People feel “better”, with “more inner power” and “controlling emotions”, even if everything is “crazy” abroad, describes Georgina, who teaches yoga and meditation classes in the center of Porto, in a space called Manna, which receives local practitioners and foreign tourists.

For Georgina, the gift of the yoga practitioner to settle in the present moment is “important”, because it helps him to connect with something bigger than his “I” and his “stress”.

People are “suffocating” with the uncertain future or with “remorse from the past” and yoga helps to enjoy the “now”, he explains.

Diana Freitas confesses that yoga has given her the “strength” and “tranquility” necessary to spend the days with her children at home during the state of emergency and that, now, she does not want to abandon the practice of meditation and yoga. ” which was something that gave me a huge support ”.

The owner of Manna, Hélder Miranda, confirms an increase in demand for therapeutic classes with the pandemic.

With the lack of definition, the presential yoga classes passed and became “sold out” a week or two in advance, he says, noting that there is an increasing demand from German and Nordic tourists in that space located in the heart of the city of Porto, glass walls and a roof that opens to the sky, giving the feeling of being in nature.

Joana Cruz, pilates teacher, balance training, mobility, muscle toning, ‘bodybalance’ and stretching training, says that classes that treat the individual as a whole (body and mind) are “gaining ground” to other modalities.

“Holistics [yoga, pilates, bodybalance] bring people tranquility that other classes don’t. When they enter a holistic room they leave it lighter. They take a completely different energy boom ”, he describes, highlighting that, with the lack of definition, the solution to practice physical activity changed from the interior of the gymnasiums to the outdoors.

Exercise in public parks, beaches, municipal gardens, areas close to the metro or even next to football stadiums has worked well, he says.

“I have been giving pilates classes abroad and I have been increasingly in demand.
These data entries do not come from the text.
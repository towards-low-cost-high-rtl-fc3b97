// tb_usc_top_full: the top at its default parameters (N = 8, D = 4, M = 6,
// LFSR source, starting configuration, sin(x) core), taken through one
// complete evaluation: all 256 inputs X, each for D-1 cycles of delay-chain
// fill and one LFSR period of 255 cycles. Checks every output bit against
// the core function recomputed from the observed SNs, the value of the
// generated variable SN (X-1 ones per period) and of each 0.5 SN (128 ones
// per period), and that the mean absolute error against sin(x) stays
// below 0.05.
module tb_usc_top_full;
  import usc_tb_pkg::*;
  logic clk = 1'b0;
  logic rst_n = 1'b0;
  logic [7:0] x;
  logic z;
  logic [3:0] xs;
  logic [5:0] ys;
  int checks = 0, failures = 0;

  usc_top u_dut (.clk(clk), .rst_n(rst_n), .x_bin(x), .z(z), .x_sn(xs), .y_sn(ys));

  always #5 clk = ~clk;

  task automatic check(input bit ok, input string what);
    checks++;
    if (!ok) begin
      failures++;
      if (failures < 20) $display("FAIL: %s", what);
    end
  endtask

  initial begin
    #10000000;
    failures++;
    $display("FAIL: watchdog");
    $display("TB_RESULT checks=%0d failures=%0d", checks, failures);
    $finish;
  end

  initial begin
    automatic int coef [5] = '{0, 16, 32, 45, 54};
    int cz, cx, cy [6];
    real mae;
    mae = 0.0;
    for (int xi = 0; xi < 256; xi++) begin
      x = 8'(xi);
      rst_n = 1'b0;
      repeat (2) @(negedge clk);
      rst_n = 1'b1;
      cz = 0; cx = 0;
      foreach (cy[j]) cy[j] = 0;
      for (int t = 0; t < 255 + 3; t++) begin
        check(z == (int'(ys) < coef[$countones(xs)]), $sformatf("z X=%0d t=%0d", xi, t));
        if (t < 255) begin
          cx += int'(xs[3]);
          foreach (cy[j]) cy[j] += int'(ys[j]);
        end
        if (t >= 3) cz += int'(z);
        @(negedge clk);
      end
      check(cx == ((xi > 0) ? xi - 1 : 0), $sformatf("variable SN ones %0d X=%0d", cx, xi));
      foreach (cy[j]) check(cy[j] == 128, $sformatf("0.5 SN %0d ones %0d", j, cy[j]));
      mae += fabs(cz / 255.0 - $sin(xi / 256.0));
    end
    mae /= 256.0;
    $display("MAE of sin(x) over all 256 inputs: %0.4f", mae);
    check(mae < 0.05, "MAE");
    $display("TB_RESULT checks=%0d failures=%0d", checks, failures);
    $finish;
  end
endmodule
People are afraid to go back to the gym, to catch the virus”, he describes.

PT Vítor Silva has no doubt that there is a paradigm shift with the covid-19, noting that online classes and outdoor training are here to stay.
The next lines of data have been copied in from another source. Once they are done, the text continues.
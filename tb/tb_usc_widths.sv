// tb_usc_widths: the architecture with a 6-bit and a 7-bit random number
// source (d = 4, m = 6, sin(x) core, starting configuration), each with an
// LFSR (default maximal-length taps for the width) and a Sobol source.
// For every input X in 0..2^N-1 each circuit is reset, run D-1 cycles, then
// one source period (2^N-1 cycles for the LFSR, 2^N for Sobol) while the
// ones of z and of the undelayed variable SN are counted. Checks: the
// variable SN holds exactly X-1 (LFSR) or X (Sobol) ones per period, and the
// MAE against sin(x) is below 0.35; the MAEs are printed.
module tb_usc_widths;
  import usc_pkg::*;
  import usc_tb_pkg::*;
  logic clk = 1'b0;
  logic rst_n = 1'b0;
  logic [6:0] x7;
  logic [5:0] x6;
  logic [3:0] zs;            // {N=7 Sobol, N=7 LFSR, N=6 Sobol, N=6 LFSR}
  logic [3:0] xs [4];
  int checks = 0, failures = 0;

  usc_top #(.N(6)) u_6l (.clk(clk), .rst_n(rst_n), .x_bin(x6), .z(zs[0]), .x_sn(xs[0]), .y_sn());
  usc_top #(.N(6), .RNS_KIND(RNS_SOBOL)) u_6s (
    .clk(clk), .rst_n(rst_n), .x_bin(x6), .z(zs[1]), .x_sn(xs[1]), .y_sn());
  usc_top #(.N(7)) u_7l (.clk(clk), .rst_n(rst_n), .x_bin(x7), .z(zs[2]), .x_sn(xs[2]), .y_sn());
  usc_top #(.N(7), .RNS_KIND(RNS_SOBOL)) u_7s (
    .clk(clk), .rst_n(rst_n), .x_bin(x7), .z(zs[3]), .x_sn(xs[3]), .y_sn());

  always #5 clk = ~clk;

  task automatic check(input bit ok, input string what);
    checks++;
    if (!ok) begin
      failures++;
      if (failures < 20) $display("FAIL: %s", what);
    end
  endtask

  initial begin
    #20000000;
    failures++;
    $display("FAIL: watchdog");
    $display("TB_RESULT checks=%0d failures=%0d", checks, failures);
    $finish;
  end

  initial begin
    int nbits, per, cz, cx;
    real err;
    for (int c = 0; c < 4; c++) begin
      nbits = (c < 2) ? 6 : 7;
      err = 0.0;
      for (int xi = 0; xi < 2 ** nbits; xi++) begin
        x6 = 6'(xi); x7 = 7'(xi);
        rst_n = 1'b0;
        repeat (2) @(negedge clk);
        rst_n = 1'b1;
        repeat (3) @(negedge clk);
        per = (c % 2 == 0) ? 2 ** nbits - 1 : 2 ** nbits;
        cz = 0; cx = 0;
        for (int t = 0; t < per; t++) begin
          cz += int'(zs[c]);
          cx += int'(xs[c][3]);         // reverse SR3: output 3 is undelayed
          @(negedge clk);
        end
        check(cx == ((c % 2 == 0) ? ((xi > 0) ? xi - 1 : 0) : xi),
              $sformatf("circuit %0d X=%0d SN ones %0d", c, xi, cx));
        err += fabs(real'(cz) / per - $sin(real'(xi) / 2.0 ** nbits));
      end
      err /= 2.0 ** nbits;
      $display("N=%0d %s: MAE %0.4f", nbits, (c % 2 == 0) ? "LFSR " : "Sobol", err);
      check(err < 0.35, "MAE bound");
    end
    $display("TB_RESULT checks=%0d failures=%0d", checks, failures);
    $finish;
  end
endmodule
“A lot of people found that ‘online’ works for them, which is great” and the ‘outdoor’ in the summer time also “works very well”, because there are sun and green spaces in Porto.

Laura Silva, a student who opted for online and outdoor training with PT, says she dropped out of the gym because of the state of emergency.
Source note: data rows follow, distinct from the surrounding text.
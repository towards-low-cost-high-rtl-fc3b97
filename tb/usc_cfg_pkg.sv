// usc_cfg_pkg: tuned configurations of the architecture for the twelve
// target functions, one per function and source type (LFSR or Sobol), for
// N = 8, D = 4, M = 6 and the Bernstein cores of usc_pkg.
//
// Each configuration was found by the coordinate-wise configuration search
// (bit selection and both negations first, then the two RNS scramblers, then
// input scrambling, repeated while the error improves), shortened by
// sampling random choices instead of enumerating the larger choice sets.
// The error measure is the mean absolute error over all 256 inputs of the
// count of ones of z over one source period, evaluated on a cycle-exact
// model of the circuit; mae_ppm is that model's error in millionths, which
// the simulated circuit must reproduce.
//
// For an LFSR configuration rns holds the feedback taps; for a Sobol
// configuration it holds the dimension (1..8) passed to sobol_dirv().
// Input scrambling has no effect on these cores, whose output depends only
// on how many variable SNs are 1, so sr3 stays at its first choice.
package usc_cfg_pkg;
  import usc_pkg::*;

  typedef struct packed {
    logic [7:0]  rns;
    perm_t       bs;
    logic [7:0]  ng1;
    logic [5:0]  ng2;
    perm_t       sr1;
    perm_t       sr2;
    perm_t       sr3;
    int unsigned mae_ppm;
  } cfg_t;

  function automatic cfg_t mk(logic [7:0] rns, logic [47:0] bs, logic [7:0] ng1, logic [5:0] ng2,
                              logic [63:0] sr1, logic [47:0] sr2, logic [31:0] sr3,
                              int unsigned mae_ppm);
    cfg_t c;
    c.rns = rns; c.ng1 = ng1; c.ng2 = ng2; c.mae_ppm = mae_ppm;
    c.bs  = perm_t'(bs);
    c.sr1 = perm_t'(sr1);
    c.sr2 = perm_t'(sr2);
    c.sr3 = perm_t'(sr3);
    return c;
  endfunction

  function automatic cfg_t tuned(rns_kind_e kind, int unsigned id);
    if (kind == RNS_LFSR) begin
      case (id)
         1: return mk(8'hD4, {8'd6, 8'd5, 8'd4, 8'd3, 8'd1, 8'd0}, 8'hB0, 6'h21,
                   {8'd0, 8'd1, 8'd2, 8'd3, 8'd4, 8'd5, 8'd6, 8'd7},
                   {8'd0, 8'd1, 8'd2, 8'd3, 8'd4, 8'd5}, {8'd0, 8'd1, 8'd2, 8'd3}, 3734);
         2: return mk(8'h8E, {8'd7, 8'd5, 8'd4, 8'd2, 8'd1, 8'd0}, 8'hD2, 6'h32,
                   {8'd4, 8'd6, 8'd5, 8'd7, 8'd3, 8'd0, 8'd1, 8'd2},
                   {8'd2, 8'd0, 8'd4, 8'd3, 8'd1, 8'd5}, {8'd0, 8'd1, 8'd2, 8'd3}, 3860);
         3: return mk(8'hD4, {8'd7, 8'd5, 8'd4, 8'd3, 8'd1, 8'd0}, 8'hB5, 6'h19,
                   {8'd5, 8'd7, 8'd6, 8'd3, 8'd0, 8'd2, 8'd4, 8'd1},
                   {8'd1, 8'd0, 8'd4, 8'd2, 8'd5, 8'd3}, {8'd0, 8'd1, 8'd2, 8'd3}, 4463);
         4: return mk(8'hE7, {8'd7, 8'd5, 8'd4, 8'd2, 8'd1, 8'd0}, 8'h09, 6'h03,
                   {8'd5, 8'd3, 8'd6, 8'd4, 8'd7, 8'd0, 8'd2, 8'd1},
                   {8'd0, 8'd2, 8'd3, 8'd1, 8'd4, 8'd5}, {8'd0, 8'd1, 8'd2, 8'd3}, 3248);
         5: return mk(8'hAF, {8'd7, 8'd6, 8'd5, 8'd4, 8'd3, 8'd0}, 8'hD0, 6'h09,
                   {8'd7, 8'd0, 8'd3, 8'd2, 8'd1, 8'd5, 8'd6, 8'd4},
                   {8'd3, 8'd1, 8'd0, 8'd2, 8'd5, 8'd4}, {8'd0, 8'd1, 8'd2, 8'd3}, 6030);
         6: return mk(8'h8E, {8'd7, 8'd6, 8'd3, 8'd2, 8'd1, 8'd0}, 8'hFF, 6'h0E,
                   {8'd0, 8'd1, 8'd2, 8'd3, 8'd4, 8'd5, 8'd6, 8'd7},
                   {8'd0, 8'd1, 8'd2, 8'd3, 8'd4, 8'd5}, {8'd0, 8'd1, 8'd2, 8'd3}, 4271);
         7: return mk(8'h95, {8'd7, 8'd6, 8'd3, 8'd2, 8'd1, 8'd0}, 8'h3E, 6'h20,
                   {8'd0, 8'd1, 8'd6, 8'd3, 8'd2, 8'd4, 8'd5, 8'd7},
                   {8'd4, 8'd0, 8'd2, 8'd3, 8'd5, 8'd1}, {8'd0, 8'd1, 8'd2, 8'd3}, 8812);
         8: return mk(8'h96, {8'd7, 8'd6, 8'd5, 8'd4, 8'd1, 8'd0}, 8'h8C, 6'h34,
                   {8'd4, 8'd1, 8'd6, 8'd5, 8'd7, 8'd3, 8'd0, 8'd2},
                   {8'd0, 8'd1, 8'd2, 8'd5, 8'd3, 8'd4}, {8'd0, 8'd1, 8'd2, 8'd3}, 7166);
         9: return mk(8'hC6, {8'd7, 8'd6, 8'd5, 8'd3, 8'd1, 8'd0}, 8'hBF, 6'h28,
                   {8'd6, 8'd4, 8'd7, 8'd1, 8'd3, 8'd2, 8'd5, 8'd0},
                   {8'd0, 8'd3, 8'd1, 8'd4, 8'd5, 8'd2}, {8'd0, 8'd1, 8'd2, 8'd3}, 4889);
        10: return mk(8'hA6, {8'd5, 8'd4, 8'd3, 8'd2, 8'd1, 8'd0}, 8'h17, 6'h3B,
                   {8'd6, 8'd3, 8'd4, 8'd7, 8'd1, 8'd2, 8'd0, 8'd5},
                   {8'd0, 8'd2, 8'd1, 8'd5, 8'd3, 8'd4}, {8'd0, 8'd1, 8'd2, 8'd3}, 2785);
        11: return mk(8'hB2, {8'd7, 8'd6, 8'd5, 8'd3, 8'd2, 8'd1}, 8'h8B, 6'h2B,
                   {8'd7, 8'd1, 8'd0, 8'd4, 8'd5, 8'd3, 8'd2, 8'd6},
                   {8'd3, 8'd2, 8'd5, 8'd0, 8'd1, 8'd4}, {8'd0, 8'd1, 8'd2, 8'd3}, 5018);
        12: return mk(8'hE7, {8'd7, 8'd6, 8'd5, 8'd4, 8'd3, 8'd2}, 8'h30, 6'h0A,
                   {8'd7, 8'd6, 8'd3, 8'd1, 8'd0, 8'd2, 8'd4, 8'd5},
                   {8'd4, 8'd5, 8'd1, 8'd3, 8'd0, 8'd2}, {8'd0, 8'd1, 8'd2, 8'd3}, 5207);
        default: return '0;
      endcase
    end else begin
      case (id)
         1: return mk(1, {8'd7, 8'd6, 8'd5, 8'd4, 8'd3, 8'd1}, 8'hE5, 6'h32,
                   {8'd6, 8'd2, 8'd1, 8'd7, 8'd5, 8'd4, 8'd3, 8'd0},
                   {8'd3, 8'd4, 8'd2, 8'd1, 8'd5, 8'd0}, {8'd0, 8'd1, 8'd2, 8'd3}, 4410);
         2: return mk(5, {8'd7, 8'd6, 8'd5, 8'd3, 8'd2, 8'd1}, 8'hAD, 6'h28,
                   {8'd6, 8'd5, 8'd1, 8'd2, 8'd0, 8'd3, 8'd4, 8'd7},
                   {8'd2, 8'd5, 8'd1, 8'd3, 8'd4, 8'd0}, {8'd0, 8'd1, 8'd2, 8'd3}, 3737);
         3: return mk(3, {8'd7, 8'd6, 8'd5, 8'd4, 8'd2, 8'd0}, 8'h38, 6'h1B,
                   {8'd7, 8'd2, 8'd0, 8'd1, 8'd4, 8'd6, 8'd3, 8'd5},
                   {8'd5, 8'd4, 8'd1, 8'd3, 8'd0, 8'd2}, {8'd0, 8'd1, 8'd2, 8'd3}, 4429);
         4: return mk(5, {8'd7, 8'd6, 8'd5, 8'd4, 8'd3, 8'd1}, 8'hCB, 6'h2F,
                   {8'd6, 8'd5, 8'd3, 8'd2, 8'd1, 8'd4, 8'd0, 8'd7},
                   {8'd5, 8'd2, 8'd1, 8'd0, 8'd4, 8'd3}, {8'd0, 8'd1, 8'd2, 8'd3}, 4257);
         5: return mk(8, {8'd7, 8'd6, 8'd4, 8'd2, 8'd1, 8'd0}, 8'h39, 6'h3A,
                   {8'd6, 8'd7, 8'd3, 8'd5, 8'd2, 8'd4, 8'd0, 8'd1},
                   {8'd3, 8'd5, 8'd1, 8'd0, 8'd4, 8'd2}, {8'd0, 8'd1, 8'd2, 8'd3}, 8439);
         6: return mk(7, {8'd7, 8'd6, 8'd5, 8'd4, 8'd3, 8'd1}, 8'hB4, 6'h0C,
                   {8'd6, 8'd2, 8'd5, 8'd3, 8'd0, 8'd1, 8'd4, 8'd7},
                   {8'd5, 8'd2, 8'd0, 8'd1, 8'd3, 8'd4}, {8'd0, 8'd1, 8'd2, 8'd3}, 3932);
         7: return mk(4, {8'd7, 8'd6, 8'd5, 8'd3, 8'd2, 8'd0}, 8'h07, 6'h3A,
                   {8'd7, 8'd6, 8'd5, 8'd1, 8'd0, 8'd2, 8'd3, 8'd4},
                   {8'd0, 8'd4, 8'd3, 8'd1, 8'd2, 8'd5}, {8'd0, 8'd1, 8'd2, 8'd3}, 4514);
         8: return mk(6, {8'd7, 8'd6, 8'd5, 8'd4, 8'd2, 8'd1}, 8'h23, 6'h20,
                   {8'd5, 8'd7, 8'd2, 8'd1, 8'd3, 8'd0, 8'd6, 8'd4},
                   {8'd4, 8'd3, 8'd0, 8'd1, 8'd5, 8'd2}, {8'd0, 8'd1, 8'd2, 8'd3}, 11183);
         9: return mk(8, {8'd7, 8'd5, 8'd4, 8'd3, 8'd1, 8'd0}, 8'h81, 6'h2E,
                   {8'd7, 8'd5, 8'd2, 8'd1, 8'd6, 8'd4, 8'd3, 8'd0},
                   {8'd2, 8'd0, 8'd1, 8'd3, 8'd5, 8'd4}, {8'd0, 8'd1, 8'd2, 8'd3}, 7269);
        10: return mk(1, {8'd7, 8'd6, 8'd5, 8'd4, 8'd3, 8'd1}, 8'h3B, 6'h2A,
                   {8'd2, 8'd7, 8'd0, 8'd4, 8'd6, 8'd1, 8'd5, 8'd3},
                   {8'd3, 8'd1, 8'd5, 8'd4, 8'd0, 8'd2}, {8'd0, 8'd1, 8'd2, 8'd3}, 2019);
        11: return mk(4, {8'd6, 8'd5, 8'd4, 8'd3, 8'd2, 8'd0}, 8'hB5, 6'h17,
                   {8'd6, 8'd5, 8'd4, 8'd3, 8'd7, 8'd1, 8'd0, 8'd2},
                   {8'd5, 8'd1, 8'd2, 8'd0, 8'd4, 8'd3}, {8'd0, 8'd1, 8'd2, 8'd3}, 5371);
        12: return mk(7, {8'd7, 8'd6, 8'd5, 8'd4, 8'd1, 8'd0}, 8'h7C, 6'h2C,
                   {8'd6, 8'd7, 8'd4, 8'd3, 8'd2, 8'd0, 8'd5, 8'd1},
                   {8'd4, 8'd3, 8'd2, 8'd0, 8'd5, 8'd1}, {8'd0, 8'd1, 8'd2, 8'd3}, 4748);
        default: return '0;
      endcase
    end
  endfunction

endpackage
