// usc_tb_pkg: reference arithmetic shared by the end-to-end testbenches.
// target() evaluates the twelve target functions in floating point;
// bern4() evaluates a degree-4 Bernstein polynomial whose coefficients are
// given in units of 1/64, the function the SC cores are built to realise.
package usc_tb_pkg;

  localparam real PI = 3.14159265358979323846;

  function automatic real target(int id, real x);
    case (id)
      1:  return $sin(x);
      2:  return $cos(x);
      3:  return $exp(-x);
      4:  return $ln(1.0 + x);
      5:  return $sin(PI * x) / PI;
      6:  return $tanh(x);
      7:  return $tanh(4.0 * x);
      8:  return (x > 0.0) ? $pow(x, 0.45) : 0.0;
      9:  return $exp(-2.0 * x);
      10: return 1.0 / (1.0 + $exp(-x));
      11: return (x > 0.0) ? $pow(x, 2.2) : 0.0;
      12: return 0.5 * $cos(PI * x) + 0.5;
      default: return 0.0;
    endcase
  endfunction

  function automatic real bern4(int b0, int b1, int b2, int b3, int b4, real x);
    real y = 1.0 - x;
    return (b0 * y**4 + 4.0 * b1 * x * y**3 + 6.0 * b2 * x**2 * y**2
          + 4.0 * b3 * x**3 * y + b4 * x**4) / 64.0;
  endfunction

  function automatic real fabs(real v);
    return (v < 0.0) ? -v : v;
  endfunction

endpackage
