// json_object_parser: strips the braces of JSON objects and splits their members
// into key and value bytes.
//
// The input is a byte stream that holds a sequence of JSON objects (top-level
// documents, or the single object that forms a member value when used nested).
// Bytes outside an object are dropped. Inside an object the parser tracks strings
// (with backslash escapes) and the nesting depth of { } and [ ], so that only
// structural characters of the object itself are acted on:
//   ':' switches from the key part to the value part and is dropped,
//   ',' ends a member value and is dropped, '}' ends the last member value and
//   the object and is dropped, white space outside strings is dropped.
// Remaining bytes leave with tag=1 for the key (quotes included) and tag=0 for
// the value. Each lane's last bits become {in.last[NL-3:0], obj_end, value_end}:
// two new innermost levels are added below the input's own last bits.
//
// Interface: valid/ready byte streams of json_pkg::beat_t, EPC lanes each.
// Timing: one registered output stage, one transfer per cycle, no back-pressure of
// its own. Transfers that end up with no byte and no last bit are not emitted.
// The function follows the reference design's object parser; the lane encoding,
// white-space removal and the register stage are this design's choices.
module json_object_parser
  import json_pkg::*;
#(
  parameter int DEPTH_W = 8   // width of the nesting depth counter
) (
  input  logic  clk,
  input  logic  rst_n,
  input  logic  in_valid,
  output logic  in_ready,
  input  beat_t in_data,
  output logic  out_valid,
  input  logic  out_ready,
  output beat_t out_data
);

  typedef struct packed {
    logic [DEPTH_W-1:0] depth;   // 0: outside any object, 1: object level
    logic               in_str;
    logic               esc;
    logic               in_val;  // in the value part of a member
  } st_t;

  st_t   st_q, st_d;
  beat_t o;

  always_comb begin
    st_t  s;
    logic vend, oend;
    logic [7:0] c;
    s = st_q;
    o = '0;
    for (int i = 0; i < EPC; i++) begin
      c    = in_data[i].data;
      vend = 1'b0;
      oend = 1'b0;
      o[i].data = c;
      if (in_data[i].strb) begin
        if (s.depth == '0) begin
          if (c == CH_LBRACE) begin
            s.depth  = 1;
            s.in_val = 1'b0;
          end
        end else if (s.in_str) begin
          o[i].strb = 1'b1;
          if (s.esc)                 s.esc = 1'b0;
          else if (c == CH_BSLASH)   s.esc = 1'b1;
          else if (c == CH_QUOTE)    s.in_str = 1'b0;
        end else if (c == CH_QUOTE) begin
          o[i].strb = 1'b1;
          s.in_str  = 1'b1;
        end else if (is_space(c)) begin
          // dropped
        end else if (s.depth == 1) begin
          if (c == CH_COLON && !s.in_val) begin
            s.in_val = 1'b1;
          end else if (c == CH_COMMA && s.in_val) begin
            vend     = 1'b1;
            s.in_val = 1'b0;
          end else if (c == CH_RBRACE) begin
            vend     = s.in_val;
            oend     = 1'b1;
            s.depth  = '0;
            s.in_val = 1'b0;
          end else begin
            o[i].strb = 1'b1;
            if (is_open(c)) s.depth = s.depth + 1'b1;
          end
        end else begin
          o[i].strb = 1'b1;
          if (is_open(c))       s.depth = s.depth + 1'b1;
          else if (is_close(c)) s.depth = s.depth - 1'b1;
        end
      end
      o[i].tag  = o[i].strb & ~s.in_val;
      o[i].last = {in_data[i].last[NL-3:0], oend, vend};
    end
    st_d = s;
  end

  assign in_ready = !out_valid || out_ready;

  always_ff @(posedge clk) begin
    if (!rst_n) begin
      st_q      <= '0;
      out_valid <= 1'b0;
      out_data  <= '0;
    end else begin
      if (out_ready) out_valid <= 1'b0;
      if (in_valid && in_ready) begin
        st_q <= st_d;
        if (beat_nonempty(o)) begin
          out_valid <= 1'b1;
          out_data  <= o;
        end
      end
    end
  end

  // Stream rule: a presented transfer stays until accepted.
  a_hold : assert property (@(posedge clk) disable iff (!rst_n)
    out_valid && !out_ready |=> out_valid && $stable(out_data));

endmodule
“During quarantine I always took [classes] via virtual. Then, when the restrictions were lifted, I started to do it without being a virtual route because I like being in contact with nature and being with the teacher present ”, he says, adding that doing physical exercise outdoors is much more“ challenging ”.

“I feel much better and can manage my schedule differently from the gym. In most gyms, at peak times, it is difficult to do the exercise or class we want, while on the street we can exercise at any time we want without the constraints without being full of people, especially in this dark time ”.

Patrícia Fonseca, psychologist and PT, reports that, with the lack of definition, her students started to prefer the ‘outdoor’ exercise.

The teacher says that with the arrival of the pandemic, working the students’ bodies and minds with the help of psychology, could be the “perfect junction” of the two professions, because people need a more global response at an especially “challenging” time. .

André Cottim, PT in Porto, maintains that the new paradigm will continue as long as people are afraid, because going to the gym is still “synonymous with contagion”.

“The fear of the unknown and the invisible is very intrinsic in people”, he observes, referring that, the older the age group, the lower the rate of gym goers.

“It is increasingly noticed that people who go to the gym are people, as a general rule, up to 50/55 years old”.